**MATERIAL SUPPLIED:**
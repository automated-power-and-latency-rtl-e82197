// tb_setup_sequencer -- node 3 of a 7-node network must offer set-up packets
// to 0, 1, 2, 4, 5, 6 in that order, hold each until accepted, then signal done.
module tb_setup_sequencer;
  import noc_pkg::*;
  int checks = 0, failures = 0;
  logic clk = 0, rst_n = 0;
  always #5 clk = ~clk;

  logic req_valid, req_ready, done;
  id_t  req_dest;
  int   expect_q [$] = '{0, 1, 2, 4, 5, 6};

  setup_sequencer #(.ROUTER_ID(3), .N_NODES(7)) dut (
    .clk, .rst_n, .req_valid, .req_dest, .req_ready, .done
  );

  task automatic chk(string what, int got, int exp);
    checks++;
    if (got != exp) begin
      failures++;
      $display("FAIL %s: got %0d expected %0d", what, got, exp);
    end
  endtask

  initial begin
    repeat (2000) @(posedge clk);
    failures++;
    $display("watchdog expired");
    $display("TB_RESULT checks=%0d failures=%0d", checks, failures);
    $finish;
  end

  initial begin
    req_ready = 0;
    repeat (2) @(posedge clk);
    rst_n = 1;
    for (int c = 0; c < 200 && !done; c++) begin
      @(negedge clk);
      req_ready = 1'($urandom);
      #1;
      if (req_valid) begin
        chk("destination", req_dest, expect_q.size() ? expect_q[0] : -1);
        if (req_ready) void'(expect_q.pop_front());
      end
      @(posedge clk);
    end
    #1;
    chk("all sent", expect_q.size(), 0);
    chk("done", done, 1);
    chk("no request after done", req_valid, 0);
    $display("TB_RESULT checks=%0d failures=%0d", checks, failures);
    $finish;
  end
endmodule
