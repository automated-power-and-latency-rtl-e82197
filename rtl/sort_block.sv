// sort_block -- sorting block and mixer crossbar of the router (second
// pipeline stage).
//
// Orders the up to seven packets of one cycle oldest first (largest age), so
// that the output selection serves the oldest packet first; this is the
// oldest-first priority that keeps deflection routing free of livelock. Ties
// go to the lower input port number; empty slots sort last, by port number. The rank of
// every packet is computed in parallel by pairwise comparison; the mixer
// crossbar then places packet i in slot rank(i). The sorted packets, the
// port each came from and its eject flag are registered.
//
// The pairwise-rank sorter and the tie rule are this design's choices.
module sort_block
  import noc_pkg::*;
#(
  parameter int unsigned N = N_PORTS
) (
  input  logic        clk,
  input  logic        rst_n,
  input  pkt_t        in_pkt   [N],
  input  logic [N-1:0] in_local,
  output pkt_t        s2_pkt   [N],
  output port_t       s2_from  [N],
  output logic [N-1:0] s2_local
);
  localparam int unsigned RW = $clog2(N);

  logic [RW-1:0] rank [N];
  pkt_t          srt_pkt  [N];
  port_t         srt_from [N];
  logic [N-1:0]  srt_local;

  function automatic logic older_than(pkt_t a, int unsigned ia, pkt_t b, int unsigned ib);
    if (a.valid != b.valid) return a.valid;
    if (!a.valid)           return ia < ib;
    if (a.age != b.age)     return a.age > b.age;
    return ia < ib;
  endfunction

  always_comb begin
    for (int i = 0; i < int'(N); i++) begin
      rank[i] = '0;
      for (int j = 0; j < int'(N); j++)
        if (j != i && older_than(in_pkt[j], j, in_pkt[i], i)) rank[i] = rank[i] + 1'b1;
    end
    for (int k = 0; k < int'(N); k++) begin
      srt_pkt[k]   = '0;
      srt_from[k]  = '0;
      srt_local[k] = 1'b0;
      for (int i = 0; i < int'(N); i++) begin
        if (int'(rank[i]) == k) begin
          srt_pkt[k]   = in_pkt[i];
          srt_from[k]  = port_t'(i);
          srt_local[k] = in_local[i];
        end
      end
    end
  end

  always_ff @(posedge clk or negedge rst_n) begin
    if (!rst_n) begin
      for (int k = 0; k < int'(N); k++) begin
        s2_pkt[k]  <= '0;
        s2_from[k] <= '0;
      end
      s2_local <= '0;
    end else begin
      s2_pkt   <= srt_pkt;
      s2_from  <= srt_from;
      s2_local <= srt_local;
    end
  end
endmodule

**WHAT IS EXPECTED:** Using the listing above, state how many lines contain the string "repeat". Give the number by itself.

**EXERCISE SOLUTION:** 2